<h1 align="center">WebCanvas: Benchmarking Web Agents in Online Environments</h1>


![Main Figure](src/main_figure.png)


## 🔍 Evaluation on Existing WebCanvas Benchmarks

### Setting Up the Environment

First, ensure your environment is ready by installing the necessary dependencies:

```bash 
conda create -n webcanvas python=3.11
conda activate webcanvas
pip install -r requirements.txt
```

Before running the repos, you need to set up the required API keys as using features dependent on external APIs. Please refer to this [docs](agent/LLM/README.md).

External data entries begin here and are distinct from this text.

// Shared types for the MMM42 Montgomery multiplier and the RSA exponentiator.
//
// The operand-select code is the pair {A~, q~} that the look-ahead unit
// stores at the end of every iteration: it picks the words w (multiplexer
// M1) and y (multiplexer M2) that the four-to-two adder adds to the
// carry-save state. The four codes follow the four cases of the algorithm:
// add nothing, add N, add B, add D = B + N.
package mmm_pkg;

  typedef enum logic [1:0] {
    SEL_ZERO = 2'b00,  // A~ = 0, q~ = 0: w = 0,  y = 0
    SEL_N    = 2'b01,  // A~ = 0, q~ = 1: w = N,  y = 0
    SEL_B    = 2'b10,  // A~ = 1, q~ = 0: w = B1, y = B2
    SEL_D    = 2'b11   // A~ = 1, q~ = 1: w = D1, y = D2
  } opsel_e;

  // Multiplier controller states.
  typedef enum logic [1:0] {
    MS_IDLE,   // waiting for start; result registers hold the last product
    MS_PRE,    // one cycle: the adder forms D = 2B + N into RD1/RD2
    MS_ITER    // iterations i = -1 .. K+2, some skipped by bypass
  } mult_state_e;

  // Exponentiator states.
  typedef enum logic [2:0] {
    XS_IDLE,    // waiting for start
    XS_TOMONT,  // M' = MMM(M, R^2 mod N): message into Montgomery form
    XS_SCAN,    // skip leading zero bits of the exponent, one per cycle
    XS_LOOP,    // decide the next step of square-and-multiply
    XS_SQR,     // X = MMM(X, X)
    XS_MUL,     // X = MMM(X, M')
    XS_FROM,    // X = MMM(X, 1): back out of Montgomery form
    XS_ADD      // carry-propagate X into binary and reduce below N
  } exp_state_e;

  // Bitwise majority: the carry output of a row of full adders.
  function automatic logic [1:0] fa(input logic a, input logic b, input logic c);
    return {(a & b) | (a & c) | (b & c), a ^ b ^ c};
  endfunction

endpackage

#### Recommended Environment for Mind2Web-Live

From our experiments, the experimental environment plays a crucial role in agent performance. We recommend experimenting on a Windows server using Chrome or Firefox browser engines, preferably on servers located in the United States. 

### Run the Evaluation

You can run the repos with the following command:

```bash
python evaluate.py \
    --global_reward_mode dom_reward \
    --index -1 \
    --single_task_name "Find Dota 2 game and add all DLC to cart in steam." \
    --planning_text_model gpt-4o-mini \
    --global_reward_text_model gpt-4o-mini
```

This command runs the script with DOM-based self-reward, processing the default task "Find Dota 2 game and add all DLC to cart in steam" or using the default data index -1. It also uses the LLM for both observation and global reward processing. The evaluation mode is controlled by the `task_mode` parameter in `configs/setting.toml`, allowing you to choose between batch mode and single mode(without automatic evaluation). Remember to specify your path to the test file in `configs/setting.toml`.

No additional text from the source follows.